On 22 November 1968, a car bomb exploded in the Jewish sector of Jerusalem, killing twelve. On 26 February 1969, Israel's prime minister, Levi Eshkol died, and Arafat's al-Fatah took credit, claiming that it had killed Eshkol with a surface-to-surface missile. Arafat declared, "our primary goal now is the liberation of Palestine through armed force, even if the struggle continues for tens of years." note37

On 17 April a Beirut newspaper, Al Moharrer. It called  Barbra Streisand a Zionist and demanded that her films be banned in the Arab world. In the 1968 film Funny Girl, the actor Omar Sharif had kissed Streisand, and there was talk of Sharif's relationship with Streisand off-screen. Sharif had become too liberal for a lot of Muslims, too cosmopolitan, too friendly with Jews. And films he played in were banned in his native Egypt.
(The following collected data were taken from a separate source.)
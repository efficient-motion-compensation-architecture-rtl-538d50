// Self-checking test of recon_buf: blocks are written in z-scan order; before
// each write the neighbours delivered for that block are compared with a
// 21x17 pixel picture (macroblock plus its top, above-right and left
// neighbours) kept by the testbench, including the H.264 above-right
// availability rule; afterwards every block is read back.
`include "tb_util.svh"
module tb_recon_buf;
  import mc_pkg::*;
  int checks = 0, failures = 0;
  logic clk = 0, wr_en;
  logic [3:0] wr_blk, nb_blk, rd_blk;
  blk_t wr_data, rd_data;
  pix_t [19:0] mb_top;
  pix_t [15:0] mb_left;
  pix_t mb_corner, nb_corner;
  pix_t [7:0] nb_top;
  pix_t [3:0] nb_left;
  int pic [17][21];   // [y+1][x+1]: row 0 above, column 0 left
  bit written [16];
  always #5 clk = ~clk;
  recon_buf dut (.clk(clk), .wr_en(wr_en), .wr_blk(wr_blk), .wr_data(wr_data), .mb_top(mb_top),
                 .mb_left(mb_left), .mb_corner(mb_corner), .nb_blk(nb_blk), .nb_top(nb_top),
                 .nb_left(nb_left), .nb_corner(nb_corner), .rd_blk(rd_blk), .rd_data(rd_data));
  initial begin
    for (int r = 0; r < 3; r++) begin
      wr_en = 0; wr_blk = 0; nb_blk = 0; rd_blk = 0; wr_data = '0;
      for (int i = 0; i < 20; i++) begin pic[(-1)+1][(i)+1] = $urandom_range(255); mb_top[i] = 8'(pic[(-1)+1][(i)+1]); end
      for (int i = 0; i < 16; i++) begin pic[(i)+1][(-1)+1] = $urandom_range(255); mb_left[i] = 8'(pic[(i)+1][(-1)+1]); end
      pic[(-1)+1][(-1)+1] = $urandom_range(255); mb_corner = 8'(pic[(-1)+1][(-1)+1]);
      for (int b = 0; b < 16; b++) written[b] = 0;
      for (int b = 0; b < 16; b++) begin
        automatic int bx = 2 * ((b >> 2) & 1) + (b & 1), by = 2 * ((b >> 3) & 1) + ((b >> 1) & 1);
        automatic bit avail;
        nb_blk = 4'(b);
        #1;
        // above-right available: top macroblock row, or that block already written
        if (by == 0) avail = 1;
        else if (bx == 3) avail = 0;
        else avail = written[8 * ((by - 1) / 2) + 4 * ((bx + 1) / 2) + 2 * ((by - 1) % 2) + (bx + 1) % 2];
        for (int i = 0; i < 8; i++) begin
          automatic int e = (i < 4 || avail) ? pic[(4*by-1)+1][(4*bx+i)+1] : pic[(4*by-1)+1][(4*bx+3)+1];
          `CHECK(int'(nb_top[i]) == e, $sformatf("r%0d blk %0d top %0d got %0d exp %0d", r, b, i, nb_top[i], e))
        end
        for (int i = 0; i < 4; i++)
          `CHECK(int'(nb_left[i]) == pic[(4*by+i)+1][(4*bx-1)+1], $sformatf("r%0d blk %0d left %0d", r, b, i))
        `CHECK(int'(nb_corner) == pic[(4*by-1)+1][(4*bx-1)+1], $sformatf("r%0d blk %0d corner", r, b))
        // write the block
        wr_en = 1; wr_blk = 4'(b);
        for (int y = 0; y < 4; y++) for (int x = 0; x < 4; x++) begin
          pic[(4*by+y)+1][(4*bx+x)+1] = $urandom_range(255);
          wr_data[4*y+x] = 8'(pic[(4*by+y)+1][(4*bx+x)+1]);
        end
        @(posedge clk); #1;
        wr_en = 0;
        written[b] = 1;
      end
      for (int b = 0; b < 16; b++) begin
        automatic int bx = 2 * ((b >> 2) & 1) + (b & 1), by = 2 * ((b >> 3) & 1) + ((b >> 1) & 1);
        rd_blk = 4'(b);
        #1;
        for (int y = 0; y < 4; y++) for (int x = 0; x < 4; x++)
          `CHECK(int'(rd_data[4*y+x]) == pic[(4*by+y)+1][(4*bx+x)+1], $sformatf("read blk %0d", b))
      end
    end
    `FINISH
  end
  initial begin #100000; failures++; `FINISH end
endmodule
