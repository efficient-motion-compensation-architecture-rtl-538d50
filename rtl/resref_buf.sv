// Differential (residual) and Reference (prediction) double buffer.
//
// Two sets, each made of a Differential buffer and a Reference buffer. Each
// buffer is four banks, bank k holding row k of every 4x4 block, so that a
// whole block (16 residuals and 16 prediction pixels) is written or read in
// one cycle. A set holds one macroblock candidate: NBLK blocks addressed by
// their z-scan index.
//
// The two sets are used alternately: the candidate being evaluated is
// written into one set while the other keeps the best candidate found so far
// for the macroblock; when a new candidate wins, the roles swap (the caller
// flips wr_set / rd_set). Reads are synchronous: rd_res/rd_pred are valid one
// cycle after rd_en.
//
// Two sets of four-bank Differential and Reference buffers follow the
// document; keeping the best candidate in one set while the other is
// refilled is this design's reading of how they alternate.
module resref_buf
  import mc_pkg::*;
#(
  parameter int unsigned NBLK = 16
) (
  input  logic                     clk,
  input  logic                     wr_en,
  input  logic                     wr_set,
  input  logic [$clog2(NBLK)-1:0]  wr_blk,
  input  resblk_t                  wr_res,
  input  blk_t                     wr_pred,
  input  logic                     rd_en,
  input  logic                     rd_set,
  input  logic [$clog2(NBLK)-1:0]  rd_blk,
  output resblk_t                  rd_res,
  output blk_t                     rd_pred
);
  localparam int unsigned AW = $clog2(NBLK) + 1;  // {set, block}

  // bank k of the Differential and Reference buffers
  for (genvar k = 0; k < 4; k++) begin : g_bank
    logic [35:0] diff_mem [2*NBLK];
    logic [31:0] ref_mem  [2*NBLK];
    always_ff @(posedge clk) begin
      if (wr_en) begin
        diff_mem[AW'({wr_set, wr_blk})] <= wr_res[4*k +: 4];
        ref_mem [AW'({wr_set, wr_blk})] <= wr_pred[4*k +: 4];
      end
      if (rd_en) begin
        rd_res [4*k +: 4] <= diff_mem[AW'({rd_set, rd_blk})];
        rd_pred[4*k +: 4] <= ref_mem [AW'({rd_set, rd_blk})];
      end
    end
  end
endmodule
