// Self-checking test of resref_buf: both sets are filled with different
// random residual/prediction blocks, partially overwritten, and read back
// with one cycle latency; a write to one set must not disturb the other.
`include "tb_util.svh"
module tb_resref_buf;
  import mc_pkg::*;
  int checks = 0, failures = 0;
  logic clk = 0, wr_en, wr_set, rd_en, rd_set;
  logic [3:0] wr_blk, rd_blk;
  resblk_t wr_res, rd_res;
  blk_t wr_pred, rd_pred;
  resblk_t mres [2][16];
  blk_t mpred [2][16];
  always #5 clk = ~clk;
  resref_buf dut (.clk(clk), .wr_en(wr_en), .wr_set(wr_set), .wr_blk(wr_blk), .wr_res(wr_res),
                  .wr_pred(wr_pred), .rd_en(rd_en), .rd_set(rd_set), .rd_blk(rd_blk),
                  .rd_res(rd_res), .rd_pred(rd_pred));
  task automatic wr(input int s, input int b);
    wr_en = 1; wr_set = 1'(s); wr_blk = 4'(b);
    for (int i = 0; i < 16; i++) begin wr_res[i] = 9'($urandom); wr_pred[i] = 8'($urandom); end
    mres[s][b] = wr_res; mpred[s][b] = wr_pred;
    @(posedge clk); #1;
    wr_en = 0;
  endtask
  initial begin
    wr_en = 0; rd_en = 0; wr_set = 0; rd_set = 0; wr_blk = 0; rd_blk = 0; wr_res = '0; wr_pred = '0;
    for (int s = 0; s < 2; s++) for (int b = 0; b < 16; b++) wr(s, b);
    for (int r = 0; r < 4; r++) begin
      for (int k = 0; k < 10; k++) wr($urandom_range(1), $urandom_range(15));
      for (int k = 0; k < 40; k++) begin
        rd_en = 1; rd_set = 1'($urandom); rd_blk = 4'($urandom);
        @(posedge clk); #1;
        rd_en = 0;
        `CHECK(rd_res == mres[rd_set][rd_blk] && rd_pred == mpred[rd_set][rd_blk],
               $sformatf("set %0d blk %0d", rd_set, rd_blk))
      end
    end
    `FINISH
  end
  initial begin #100000; failures++; `FINISH end
endmodule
Back to the world of violence, on 22 May 1969 in Copenhagen an attempted assassination of David Ben-Gurion failed. Three would be assassins were arrested and then released by Danish authorities because "intent to kill" was insufficient grounds for an indictment.

On 18 July, Palestinians bombed a Jewish owned department store in London. On 29 July, two members of the PFLP took over an El Al airliner and diverted it to Damascus. There they let the passengers debark. Then they blew up the plane. Syria took control of the plane's 16 Israeli passengers and exchanged them for 13 Syrians and 58 Egyptians held in Israeli prisons

On 29 August, PFLP members diverted a US, TWA, passenger airliner to Damascus, evacuated the passengers and blew up the aircraft. In February 1970, a Swiss airliner blew up shortly after its takeoff from Geneva, and a PFLP group under Ahmed Jabril claimed responsibility. On 22 July, five members of a group that called itself the Popular Struggle Front hijacked a Greek airliner flying from Lebanon to Athens. And they won the release of seven Palestinians imprisoned in Greece.